Elements for the marble run toy blocks

In this article, I'll cover various elements of the marble run toy blocks.

I will start with the bowl element. This one is fun to watch, because it takes the marbles a long time to swirl around the bowl until they fall though the hole in the middle.


I mount the blocks on the lathe's face plate with four small screws.


I rough out the shape with a gouge, then use a slightly rounded scraper to smooth out the inside of the bowl.


I then reverse the direction of the lathe and use a piece of sandpaper to sand it out.


A question I have been asked from time to time is how to make the bowl without a lathe. Unfortunately, I can't think of a good way to make it without one, but you could always try building a lathe


Next, drilling out the center with an 11/32" (17.5 mm) drill.
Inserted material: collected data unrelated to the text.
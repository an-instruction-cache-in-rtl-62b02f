// fetcher: prefetcher, demand fetcher and fetch controller.
//
// Fetches transfer blocks from main memory through the bus unit into the
// fetch buffer and stores the buffer in the cache afterwards. States:
//   REST  - idle;
//   PRE   - prefetching the next transfer block (prefetch_lookup_on_hits:
//           started when the instruction unit requests, the server did not
//           start a demand fetch, and fetch_lookup reports the next
//           transfer block absent); all 8 quads are asked for (count = 7);
//   DEM   - demand fetching with wrap-around: started by the server's
//           start_fetcher at the missing quad, fetching it and the rest of
//           its transfer block (count = 7 - word); lower quads are skipped;
//   STORE - the fetch buffer is written into the data RAM (when the
//           arbiter grants it) and the tag/status of its block is updated
//           (status_update chooses the block, LRU replacement).
// The quad pointer qp names the fetch buffer place of the next arriving
// quad and is incremented on every bus ready; after the 8th place the
// buffer is stored.
//
// A demand fetch stops a running prefetch or demand fetch ("stop
// prefetch"/"stop demand fetch"): if quads already arrived they are kept,
// so cancel is raised first, the buffer is stored, and the new request is
// issued with valid afterwards; if none arrived, valid and cancel are
// raised together. A demand that comes while storing is remembered and
// issued right after.
//
// Bus unit protocol (synchronous, sampled at the clock edge): valid for
// one cycle with fetch_addr and count (number of quads minus one); the bus
// unit then returns the quads in order, one per cycle in which ready is
// set; cancel ends the running burst. demand_pre tells the MMU which
// address to translate (00 idle, 01 prefetch address, 10 demand address,
// 11 demand pending while the fetch buffer is stored).
// Errors: bus_error (bus unit timeout) or mmu_pagefault ends the running
// burst in place of a ready. Quads already received are stored as usual.
// During a prefetch the error is otherwise ignored and prefetching stays
// off until the next demand fetch; during a demand fetch it is passed to
// the server (dem_error, err_code = {timeout, pagefault}) in the same cycle.
// States, wrap-around, count values, stop rules and demand_pre codes
// follow the original design; merging its two separate state controllers
// into one state register is this design's choice, as are the way an error
// ends the burst and how long prefetching stays off after one.
module fetcher
  import icache_pkg::*;
(
  input  logic               clk,
  input  logic               rst_n,
  // instruction unit / server
  input  logic               request,
  input  addr_t              address,
  input  logic               start_fetcher,
  input  addr_t              demand_addr,
  output logic               fetch_active,
  output word_t              qp,
  // tag/status RAM: read port and write port
  output set_t               rd_set,
  input  tag_t    [WAYS-1:0] rd_tag,
  input  status_t [WAYS-1:0] rd_st,
  output logic               ts_we,
  output set_t               ts_set,
  output logic               ts_way,
  output tag_t               ts_tag,
  output logic [BLKQ-1:0]    ts_data_valid,
  // fetch buffer and its address register
  input  tba_t               fb_addr,
  input  qmask_t             fb_valid,
  output logic               fb_load,
  output tba_t               fb_addr_in,
  output logic               fb_clear,
  output logic               en_fetch,
  // data RAM write through the arbiter
  output logic               wr_req,
  output ram_addr_t          wr_addr,
  input  logic               wr_gnt,
  // bus unit
  output logic               bus_valid,
  output logic               bus_cancel,
  output logic [2:0]         bus_count,
  output addr_t              fetch_addr,
  input  logic               bus_ready,
  input  logic               bus_error,
  input  logic               mmu_pagefault,
  // error of a demand fetch, to the server (one cycle)
  output logic               dem_error,
  output logic [1:0]         err_code,
  // MMU
  output demand_pre_t        demand_pre,
  output addr_t              pref_addr,
  // event flags (one cycle each)
  output logic               ev_prefetch,
  output logic               ev_demand,
  output logic               ev_stop,
  output logic               ev_store,
  output logic               ev_replace,
  output logic               ev_pre_error
);

  typedef enum logic [1:0] {F_REST, F_PRE, F_DEM, F_STORE} fstate_e;

  fstate_e     state, state_n;
  word_t       qp_n;
  logic        unwritten, dem_pend, dem_pend_n;
  addr_t       dem_addr_q, dem_addr_n;
  demand_pre_t store_mode, store_mode_n;
  logic        trblock_hit, take, last, dirty, busy, err, pre_off;
  logic        start_dem, start_pre;
  addr_t       dem_src;
  logic        su_way, su_replace;
  tag_t        su_tag;
  logic [BLKQ-1:0] su_valid;
  ram_addr_t   su_ram;

  pref_addr_dec u_padec (.addr(address), .pref_addr);

  assign rd_set = (state == F_STORE) ? tba_set(fb_addr) : a_set(pref_addr);

  fetch_lookup u_lookup (
    .address, .fb_addr, .tags(rd_tag), .st(rd_st), .trblock_hit
  );

  status_update u_supd (
    .fb_addr, .fb_valid, .tags(rd_tag), .st(rd_st),
    .way(su_way), .replace(su_replace), .new_tag(su_tag),
    .new_valid(su_valid), .ram_addr(su_ram)
  );

  always_comb begin
    busy     = (state == F_PRE) || (state == F_DEM);
    en_fetch = busy;
    err      = busy && (bus_error || mmu_pagefault);
    take     = busy && bus_ready && !err;
    last     = take && (qp == word_t'(TBQ - 1));
    dirty    = unwritten || take;
    dem_src  = start_fetcher ? demand_addr : dem_addr_q;

    state_n      = state;
    qp_n         = take ? qp + 1'b1 : qp;
    dem_pend_n   = dem_pend;
    dem_addr_n   = dem_addr_q;
    store_mode_n = store_mode;
    start_dem    = 1'b0;
    start_pre    = 1'b0;
    bus_cancel   = 1'b0;
    wr_req       = 1'b0;
    ts_we        = 1'b0;
    ev_stop      = 1'b0;

    unique case (state)
      F_REST: begin
        if (start_fetcher)                  start_dem = 1'b1;
        else if (request && !trblock_hit && !pre_off) start_pre = 1'b1;
      end
      F_PRE, F_DEM: begin
        if (start_fetcher) begin
          ev_stop    = 1'b1;
          bus_cancel = 1'b1;
          if (dirty) begin
            state_n      = F_STORE;
            dem_pend_n   = 1'b1;
            dem_addr_n   = demand_addr;
            store_mode_n = (state == F_PRE) ? DP_PRE : DP_DEMAND;
          end else begin
            start_dem = 1'b1;
          end
        end else if (last || (err && dirty)) begin
          state_n      = F_STORE;
          dem_pend_n   = 1'b0;
          store_mode_n = (state == F_PRE) ? DP_PRE : DP_DEMAND;
        end else if (err) begin
          state_n = F_REST;
        end
      end
      F_STORE: begin
        wr_req = 1'b1;
        if (start_fetcher) begin
          dem_pend_n = 1'b1;
          dem_addr_n = demand_addr;
        end
        if (wr_gnt) begin
          ts_we = 1'b1;
          if (start_fetcher || dem_pend) start_dem = 1'b1;
          else                           state_n = F_REST;
        end
      end
      default: state_n = F_REST;
    endcase

    if (start_dem) begin
      state_n    = F_DEM;
      qp_n       = a_word(dem_src);
      dem_pend_n = 1'b0;
    end else if (start_pre) begin
      state_n = F_PRE;
      qp_n    = '0;
    end

    bus_valid  = start_dem || start_pre;
    fetch_addr = start_dem ? dem_src : pref_addr;
    bus_count  = start_dem ? 3'(TBQ - 1 - a_word(dem_src)) : 3'(TBQ - 1);
    fb_load    = bus_valid;
    fb_clear   = bus_valid;
    fb_addr_in = a_tba(fetch_addr);

    wr_addr       = su_ram;
    ts_set        = tba_set(fb_addr);
    ts_way        = su_way;
    ts_tag        = su_tag;
    ts_data_valid = su_valid;

    fetch_active = busy;
    unique case (state)
      F_REST:  demand_pre = DP_IDLE;
      F_PRE:   demand_pre = DP_PRE;
      F_DEM:   demand_pre = DP_DEMAND;
      default: demand_pre = (dem_pend || start_fetcher) ? DP_DEMUPD : store_mode;
    endcase

    dem_error    = err && state == F_DEM;
    err_code     = {bus_error, mmu_pagefault};
    ev_pre_error = err && state == F_PRE;

    ev_prefetch = start_pre;
    ev_demand   = start_dem;
    ev_store    = ts_we;
    ev_replace  = ts_we && su_replace;
  end

  always_ff @(posedge clk or negedge rst_n) begin
    if (!rst_n) begin
      state      <= F_REST;
      qp         <= '0;
      unwritten  <= 1'b0;
      dem_pend   <= 1'b0;
      dem_addr_q <= '0;
      store_mode <= DP_IDLE;
      pre_off    <= 1'b0;
    end else begin
      state      <= state_n;
      qp         <= qp_n;
      dem_pend   <= dem_pend_n;
      dem_addr_q <= dem_addr_n;
      store_mode <= store_mode_n;
      if (start_dem)         pre_off <= 1'b0;
      else if (ev_pre_error) pre_off <= 1'b1;
      if (take)       unwritten <= 1'b1;
      else if (ts_we) unwritten <= 1'b0;
    end
  end

  // the fetch buffer is only stored when it holds something new
  a_store_only_dirty: assert property (@(posedge clk) disable iff (!rst_n)
    ts_we |-> unwritten);

endmodule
Any drill 17 mm or larger is good. Marbles are typically 16 mm, but vary in size a fair bit, so not all marbles can pass through a 16 mm (5/8") hole.


The overall piece needs to be 96 mm along the edges (three 32 mm increments). I made my blanks slightly larger than that, so that I could afterwards completely center the hole by cutting away excess from the sides. Here I'm scratching where I want to cut it with my calipers.


I cut a dado out of the bottom of the blocks to make it easier to place them over top of ramp blocks without using up too much vertical height.

I also carved a slight bevel around the exit hole. Otherwise, with more than one marble in the bowl, jams happen more often.


And doing a bit of testing with the bowls. Those bowls can have a lot of marbles in transit.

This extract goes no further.